Set in the lush Southern Appalachians, this sensual and cerebral novel from the Pulitzer Prize-winning author of Demon Copperhead, follows a group of characters, including a biologist, a young farmer's wife, and two feuding neighbors, see their lives intersect amidst the florra and fauna of the place they call home. Kingsolver, a trained biologist, weaves ecology into every sentence. A national bestseller, which the San Francisco Chronicle called, "a blend of breathtaking artistry, encyclopedic knowledge of the natural world,"Prodigal Summer is one of the most beloved novels in the eco-fiction canon.
This "blazing novel" (LATimes) follows a biologist working to reintroduce wolves to the Scottish Highlands—only to confront violence, a murder mystery, and her own traumas, which she hoped to escape after leaving Alaska. A suspenseful and deeply emotional narrative, Once There Were Wolves explores the beauty and brutality of wildness, perfect for readers interested in rewilding, animal ethics, and ecological restoration.

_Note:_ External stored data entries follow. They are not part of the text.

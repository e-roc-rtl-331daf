// tb_eroc_deallocator: random descriptors of each level are deleted with
// and without offload. The testbench plays iDMA and allocator: it checks
// that offload (when asked) comes first, that exactly the level's copies
// are freed with their DSPAM, base and size, that the right descriptor is
// invalidated last, and that an offload error is reported.
module tb_eroc_deallocator;
  import eroc_pkg::*;
  logic clk = 1'b0, rst_n = 1'b0;
  always #5 clk = ~clk;
  logic start = 1'b0, offload = 1'b0, busy, done, err;
  eraid_desc_t desc;
  logic [7:0] idx = '0;
  logic dma_start, dma_done = 1'b0, dma_err = 1'b0;
  logic free_start, free_done = 1'b0;
  logic [3:0] free_dsp;
  logic [7:0] free_base, free_nblk, inv_idx;
  logic inv_en;
  int checks = 0, failures = 0;

  eroc_deallocator dut (
    .clk_i(clk), .rst_ni(rst_n), .start_i(start), .desc_i(desc), .idx_i(idx), .offload_i(offload),
    .busy_o(busy), .done_o(done), .err_o(err),
    .dma_start_o(dma_start), .dma_done_i(dma_done), .dma_err_i(dma_err),
    .free_start_o(free_start), .free_dsp_o(free_dsp), .free_base_o(free_base), .free_nblk_o(free_nblk),
    .free_done_i(free_done), .inv_en_o(inv_en), .inv_idx_o(inv_idx));

  task automatic check(input bit c, input string s);
    checks++; if (!c) begin failures++; $display("FAIL: %s", s); end
  endtask

  initial begin
    desc = '0;
    repeat (2) @(posedge clk);
    rst_n = 1'b1;
    for (int it = 0; it < 200; it++) begin
      int nfree, ndma, ninv, cyc;
      bit e_err, inv_before_free, dma_after_free;
      eraid_desc_t d;
      @(negedge clk);
      d = eraid_desc_t'({$urandom, $urandom});
      d.valid = 1; d.level = level_e'($urandom_range(0, 2));
      desc = d; idx = 8'($urandom_range(0, 15)); offload = $urandom_range(0, 1);
      e_err = offload && $urandom_range(0, 1);
      start = 1'b1;
      nfree = 0; ndma = 0; ninv = 0; cyc = 0; inv_before_free = 0; dma_after_free = 0;
      #1 if (dma_start) ndma++;
      @(negedge clk);
      start = 1'b0;
      desc = '0;                         // the unit must have kept its own copy
      begin
        bit pend_free, dma_given;
        int dma_wait;
        pend_free = 0; dma_given = 0; dma_wait = 0;
        while (!done && cyc < 500) begin
          dma_done = 0; dma_err = 0; free_done = 0;
          if (dma_start) ndma++;   // must not repeat
          if (ndma > 0 && !dma_given && ++dma_wait == 4) begin
            check(nfree == 0, "offload before any free");
            dma_done = 1; dma_err = e_err; dma_given = 1;
          end
          if (free_start) begin
            check(nfree < 3 && free_dsp == d.dsp[nfree] && free_base == d.base[nfree] && free_nblk == d.nblk,
                  $sformatf("free copy %0d", nfree));
            if (ninv > 0) inv_before_free = 1;
            nfree++;
            pend_free = 1;
          end else if (pend_free) begin
            free_done = 1;
            pend_free = 0;
          end
          if (inv_en) begin
            ninv++;
            check(inv_idx == idx, "invalidate index");
          end
          @(negedge clk);
          cyc++;
        end
        check(ndma == (offload ? 1 : 0), "offload only when asked");
      end
      check(done, "done");
      check(err == e_err, "offload error reported");
      check(nfree == int'(ncopies(d.level)), $sformatf("%0d regions freed for level %0d", nfree, d.level));
      check(ninv == 1 && !inv_before_free, "one invalidate, after the frees");
      @(negedge clk);
      dma_done = 0; free_done = 0;
    end
    $display("TB_RESULT checks=%0d failures=%0d", checks, failures);
    $finish;
  end
  initial begin
    repeat (100000) @(posedge clk);
    failures++; $display("TB_RESULT checks=%0d failures=%0d", checks, failures); $finish;
  end
endmodule
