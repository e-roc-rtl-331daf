// eroc_idma: internal DMA engine of the E-RoC manager ("iDMA").
//
// Moves a whole E-RAID between main memory and the DSPAMs, one 32-bit word
// at a time, going through the E-RAID read and write engines so that every
// word is stored or checked according to the E-RAID level:
//   load    (load_i = 1, used at create): read word w at mem_base + 4w from
//           main memory, write it to E-RAID word w.
//   offload (load_i = 0, used at delete): read E-RAID word w (checked),
//           write it to main memory at mem_base + 4w.
// A word that fails its check while offloading is still written (copy x)
// and the transfer ends with err_o set.
//
// Main-memory port: a request is taken when mem_req_valid_o and
// mem_req_ready_i are both high; every request, read or write, is answered
// by exactly one mem_rsp_valid_i pulse (with read data for reads).
// Engine port: eng_rd_start_o / eng_wr_start_o with eng_widx_o and
// eng_wdata_o; the engines answer with eng_rd_done_i / eng_wr_done_i.
// start_i is taken while idle; done_o pulses at the end. One word is in
// flight at a time.
//
// That an internal DMA fills a new E-RAID from memory and offloads it on
// deletion comes from the E-RoC manager description; the port protocol and
// the word-at-a-time sequencing are this design's.
module eroc_idma
  import eroc_pkg::*;
(
  input  logic                  clk_i,
  input  logic                  rst_ni,
  input  logic                  start_i,
  input  logic                  load_i,
  input  logic [WADDR_W:0]      nwords_i,
  input  logic [31:0]           mem_base_i,
  output logic                  busy_o,
  output logic                  done_o,
  output logic                  err_o,
  // E-RAID engines
  output logic                  eng_rd_start_o,
  output logic                  eng_wr_start_o,
  output logic [WADDR_W-1:0]    eng_widx_o,
  output logic [DATA_W-1:0]     eng_wdata_o,
  input  logic                  eng_rd_done_i,
  input  logic                  eng_rd_err_i,
  input  logic [DATA_W-1:0]     eng_rdata_i,
  input  logic                  eng_wr_done_i,
  // main memory
  output logic                  mem_req_valid_o,
  input  logic                  mem_req_ready_i,
  output logic                  mem_req_we_o,
  output logic [31:0]           mem_req_addr_o,
  output logic [DATA_W-1:0]     mem_req_wdata_o,
  input  logic                  mem_rsp_valid_i,
  input  logic [DATA_W-1:0]     mem_rsp_rdata_i
);

  typedef enum logic [2:0] {S_IDLE, S_NEXT, S_MEM_REQ, S_MEM_RSP, S_ENG_START, S_ENG_WAIT, S_DONE} state_e;

  state_e             state_q;
  logic               load_q, err_q;
  logic [WADDR_W:0]   n_q, w_q;
  logic [31:0]        base_q;
  logic [DATA_W-1:0]  data_q;

  always_ff @(posedge clk_i) begin
    if (!rst_ni) begin
      state_q <= S_IDLE;
      load_q  <= 1'b0;
      err_q   <= 1'b0;
      n_q     <= '0;
      w_q     <= '0;
      base_q  <= '0;
      data_q  <= '0;
    end else begin
      case (state_q)
        S_IDLE: if (start_i) begin
          load_q  <= load_i;
          n_q     <= nwords_i;
          base_q  <= mem_base_i;
          w_q     <= '0;
          err_q   <= 1'b0;
          state_q <= S_NEXT;
        end
        S_NEXT: begin
          if (w_q == n_q)  state_q <= S_DONE;
          else if (load_q) state_q <= S_MEM_REQ;     // memory -> E-RAID
          else             state_q <= S_ENG_START;   // E-RAID -> memory
        end
        S_MEM_REQ: if (mem_req_ready_i) state_q <= S_MEM_RSP;
        S_MEM_RSP: if (mem_rsp_valid_i) begin
          if (load_q) begin
            data_q  <= mem_rsp_rdata_i;
            state_q <= S_ENG_START;
          end else begin
            w_q     <= w_q + 1'b1;
            state_q <= S_NEXT;
          end
        end
        S_ENG_START: state_q <= S_ENG_WAIT;
        S_ENG_WAIT: begin
          if (load_q && eng_wr_done_i) begin
            w_q     <= w_q + 1'b1;
            state_q <= S_NEXT;
          end else if (!load_q && eng_rd_done_i) begin
            data_q  <= eng_rdata_i;
            err_q   <= err_q | eng_rd_err_i;
            state_q <= S_MEM_REQ;
          end
        end
        S_DONE: state_q <= S_IDLE;
        default: state_q <= S_IDLE;
      endcase
    end
  end

  assign eng_rd_start_o  = state_q == S_ENG_START && !load_q;
  assign eng_wr_start_o  = state_q == S_ENG_START && load_q;
  assign eng_widx_o      = w_q[WADDR_W-1:0];
  assign eng_wdata_o     = data_q;
  assign mem_req_valid_o = state_q == S_MEM_REQ;
  assign mem_req_we_o    = !load_q;
  assign mem_req_addr_o  = base_q + (32'(w_q) << 2);
  assign mem_req_wdata_o = data_q;
  assign done_o          = state_q == S_DONE;
  assign err_o           = err_q;
  assign busy_o          = state_q != S_IDLE;

endmodule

A bold, policy-driven vision of how the world could fight climate change from hard sci-fi master, Kim Stanley Robinson, The Ministry for the Future blends fiction, science, and real-world solutions. Told through multiple perspectives—from scientists to climate refugees to activists—Robinson offers a sweeping, hopeful yet realistic roadmap for survival. One of Barack Obama’s favorite books of 2020, it's a must-read for anyone serious about climate action.
Journalist Ezra Klein said, "If I could get policymakers, and citizens, everywhere to read just one book this year, it would be Kim Stanley Robinson's The Ministry for the Future... Robinson is one of the greatest living science fiction writers."
This biting satire from the Booker Prize-winning author of Atonement, follows a washed-up Nobel Prize winning-physicist whose new discovery could revolutionize solar power (and save his career)—if his ego doesn’t sabotage it first. McEwan uses dark humor to dissect the contradictions of climate leadership and environmental hypocrisy. Solar offers a witty counterpoint to The Overstory’s reverence, questioning whether individual brilliance can really save the planet.
In a climate-ravaged future where smog and pollution have the power to kill, a mother and daughter join an experimental task force sent to live primitively in the so-called "Wilderness State" where humans have been banned until now. Part dystopia, part survival story, The New Wilderness raises powerful questions about sacrifice, conservation, and what we owe future generations. A Booker Prize finalist, it’s a stark, moving novel that pairs well with The Overstory’s ethical quandaries.
The Washington Post said, "Cook has deepened and expanded on the concerns first aired in her stories, like a fresh mountain stream running inevitably into a deep, cold lake."
Migrations is an elegiac, emotionally raw novel about extinction, grief, and resilience. As the Arctic terns make possibly their final migration across the planet, researcher Franny Stone arrives in Antarctica to witness it first hand. After securing passage on a fishing boat, the dark past that she's been fleeing begins to resurface.
The New York Times wrote, "Visceral and haunting...As well as a first-rate work of climate fiction, Migrations is also a clever reimagining of Moby-Dick... This novel's prose soars with its transporting descriptions of the planet's landscapes and their dwindling inhabitants, and contains many wonderful meditations on our responsibilities to our earthly housemates... Migrations is a nervy and well-crafted novel, one that lingers long after its voyage is over."